A radiologic-laparoscopic model to predict suboptimal (or complete and optimal) debulking surgery in advanced ovarian cancer: a pilot study
Received 15 December 2018
Accepted for publication 25 February 2019
Published 28 May 2019 Volume 2019:11 Pages 333—342
Checked for plagiarism Yes
Review by Single-blind
Peer reviewer comments 2
Editor who approved publication: Professor Elie Al-Chaer
Antoni Llueca,1–3 Anna Serra,1–3 Katty Delgado,2,4 Karina Maiocchi,2,5 Rosa Jativa,2,6 Luis Gomez,2,5 Javier Escrig2–3,5
1Department of Obstetrics and Gynecology, University General Hospital of Castellon, Castellón, Spain; 2Multidisciplinary Unit of Abdominal Pelvic Oncology Surgery (MUAPOS), University General Hospital of Castellon, Castellón, Spain; 3Department of Medicine, University Jaume I(UJI), Castellon, Spain; 4Department of Radiology, University General Hospital of Castellon, Castellón, Spain; 5Department of General Surgery, University General Hospital of Castellon, Castellón, Spain; 6Department of Anesthesiology, University General Hospital of Castellon, Castellón, Spain
Introduction: Medical models assist clinicians in making diagnostic and prognostic decisions in complex situations. In advanced ovarian cancer, medical models could help prevent unnecessary exploratory surgery. We designed two models to predict suboptimal or complete and optimal cytoreductive surgery in patients with advanced ovarian cancer.

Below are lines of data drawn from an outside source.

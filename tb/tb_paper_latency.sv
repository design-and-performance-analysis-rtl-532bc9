// Latency workload testbench: single packets through idle networks.
// On a 3 x 3 mesh a pipe is set up from R00 to each of R03, R04, R05 and R06 and one
// packet is timed on each; on the default 8 x 8 mesh the same is done from node 1 to
// node 15. Every packet must arrive intact. On an idle network the latency must grow by
// the same number of cycles for every extra hop (one router plus one LEDR link), so all
// measurements must fit latency = L0 + hops * LH with LH taken from the first two.
module tb_paper_latency;
  int checks = 0, failures = 0;
  logic clk = 0, rst_n = 1;
  always #5 clk = !clk;
  initial #1 rst_n = 0;   // a falling edge, so every asynchronous reset fires
  longint cycle = 0;
  always @(posedge clk) cycle++;

  initial begin
    repeat (20000) @(posedge clk);
    failures++;
    $display("TB_RESULT checks=%0d failures=%0d", checks, failures);
    $finish;
  end

  // ---------------- 3 x 3 ----------------
  localparam int N3 = 9, L3 = 4;
  logic [N3-1:0] s3_valid = '0, s3_ready, k3_valid, k3_ready = '1;
  logic [N3-1:0][L3-1:0] s3_dst = '0;
  logic [N3-1:0][15:0] s3_data = '0, k3_data;
  logic r3_valid = 0, r3_ready, p3_valid, p3_ok, f3_ready, b3;
  logic [L3-1:0] r3_src = '0, r3_dst = '0;
  logic [15:0] a3, rr3, fc3;
  logic [N3-1:0][15:0] tx3, rx3, dr3;

  ls_noc_top #(.COLS(3), .ROWS(3)) u3 (
    .clk, .node_clk({N3{clk}}), .rst_n, .fi(1'b1), .hi(1'b1),
    .src_valid(s3_valid), .src_ready(s3_ready), .src_dst(s3_dst), .src_data(s3_data),
    .snk_valid(k3_valid), .snk_ready(k3_ready), .snk_data(k3_data),
    .req_valid(r3_valid), .req_ready(r3_ready), .req_src(r3_src), .req_dst(r3_dst), .req_cap(8'd2),
    .rsp_valid(p3_valid), .rsp_ok(p3_ok), .fault_valid(1'b0), .fault_ready(f3_ready),
    .fault_node('0), .fault_dir(2'd0), .mgr_busy(b3), .alt_cnt(a3), .reroute_cnt(rr3),
    .fail_cnt(fc3), .tx_cnt(tx3), .rx_cnt(rx3), .drop_cnt(dr3)
  );

  // ---------------- 8 x 8 ----------------
  localparam int N8 = 64, L8 = 6;
  logic [N8-1:0] s8_valid = '0, s8_ready, k8_valid, k8_ready = '1;
  logic [N8-1:0][L8-1:0] s8_dst = '0;
  logic [N8-1:0][15:0] s8_data = '0, k8_data;
  logic r8_valid = 0, r8_ready, p8_valid, p8_ok, f8_ready, b8;
  logic [L8-1:0] r8_src = '0, r8_dst = '0;
  logic [15:0] a8, rr8, fc8;
  logic [N8-1:0][15:0] tx8, rx8, dr8;

  ls_noc_top u8 (
    .clk, .node_clk({N8{clk}}), .rst_n, .fi(1'b0), .hi(1'b1),
    .src_valid(s8_valid), .src_ready(s8_ready), .src_dst(s8_dst), .src_data(s8_data),
    .snk_valid(k8_valid), .snk_ready(k8_ready), .snk_data(k8_data),
    .req_valid(r8_valid), .req_ready(r8_ready), .req_src(r8_src), .req_dst(r8_dst), .req_cap(8'd2),
    .rsp_valid(p8_valid), .rsp_ok(p8_ok), .fault_valid(1'b0), .fault_ready(f8_ready),
    .fault_node('0), .fault_dir(2'd0), .mgr_busy(b8), .alt_cnt(a8), .reroute_cnt(rr8),
    .fail_cnt(fc8), .tx_cnt(tx8), .rx_cnt(rx8), .drop_cnt(dr8)
  );

  task automatic run3(int d, output longint lat);
    longint t0;
    @(negedge clk);
    r3_valid = 1; r3_src = '0; r3_dst = L3'(d);
    @(negedge clk);
    r3_valid = 0;
    while (!p3_valid) @(negedge clk);
    checks++;
    if (!p3_ok) begin failures++; $display("FAIL pipe R00->R%02d", d); end
    repeat (3) @(negedge clk);
    s3_valid[0] = 1; s3_dst[0] = L3'(d); s3_data[0] = 16'h11B4;
    @(posedge clk);
    t0 = cycle;
    #1 s3_valid[0] = 0;
    while (!k3_valid[d]) @(posedge clk);
    lat = cycle - t0;
    checks++;
    if (k3_data[d] != 16'h11B4) begin failures++; $display("FAIL data at R%02d: %h", d, k3_data[d]); end
  endtask

  function automatic int hops3(int d);
    return d % 3 + d / 3;
  endfunction

  initial begin
    longint lat [4];
    longint l0, lh, l8;
    int dst [4] = '{3, 4, 5, 6};
    repeat (5) @(posedge clk);
    rst_n = 1;
    repeat (4) @(posedge clk);   // reset synchronizers release two edges later
    for (int k = 0; k < 4; k++) begin
      run3(dst[k], lat[k]);
      $display("3x3 R00 -> R%02d (%0d hops): %0d cycles", dst[k], hops3(dst[k]), lat[k]);
    end
    // R03 is 1 hop, R04 is 2 hops
    lh = lat[1] - lat[0];
    l0 = lat[0] - lh;
    for (int k = 0; k < 4; k++) begin
      checks++;
      if (lat[k] != l0 + hops3(dst[k]) * lh) begin
        failures++; $display("FAIL R%02d latency %0d, model %0d", dst[k], lat[k], l0 + hops3(dst[k]) * lh);
      end
    end
    // 8 x 8: node 1 -> node 15, (1,0) -> (7,1): 7 hops
    begin
      longint t0;
      @(negedge clk);
      r8_valid = 1; r8_src = 6'd1; r8_dst = 6'd15;
      @(negedge clk);
      r8_valid = 0;
      while (!p8_valid) @(negedge clk);
      checks++;
      if (!p8_ok) begin failures++; $display("FAIL pipe 1->15"); end
      repeat (3) @(negedge clk);
      s8_valid[1] = 1; s8_dst[1] = 6'd15; s8_data[1] = 16'hECC0;
      @(posedge clk);
      t0 = cycle;
      #1 s8_valid[1] = 0;
      while (!k8_valid[15]) @(posedge clk);
      l8 = cycle - t0;
      checks++;
      if (k8_data[15] != 16'hECC0) begin failures++; $display("FAIL data at 15: %h", k8_data[15]); end
      $display("8x8 1 -> 15 (7 hops): %0d cycles", l8);
      checks++;
      if (l8 != l0 + 7 * lh) begin failures++; $display("FAIL 8x8 latency %0d, model %0d", l8, l0 + 7 * lh); end
    end
    $display("per hop %0d cycles, fixed part %0d cycles", lh, l0);
    $display("TB_RESULT checks=%0d failures=%0d", checks, failures);
    $finish;
  end
endmodule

Methods: We collected clinical, pathological, surgical, and residual tumor data from 110 patients with advanced ovarian cancer. Computed tomographic and laparoscopic data from these patients were used to determine peritoneal cancer index (PCI) and lesion size score. These data were then used to construct two-by-two contingency tables and our two predictive models. Each model included three risk score levels; the R4 model also included operative PCI, while the R3 model did not. Finally, we used the original patient data to validate the models (narrow validation).
Results: Our models predicted suboptimal or complete and optimal cytoreductive surgery with a sensitivity of 83% (R4 model) and 69% (R3 model). Our results also showed that PCI>20 was a major risk factor for unresectability.
Conclusion: Our medical models successfully predicted suboptimal or complete and optimal cytoreductive surgery in 110 patients with advanced ovarian cancer. Our models are easy to construct, based on readily available laboratory test data, simple to use clinically, and could reduce unnecessary exploratory surgery in this patient group.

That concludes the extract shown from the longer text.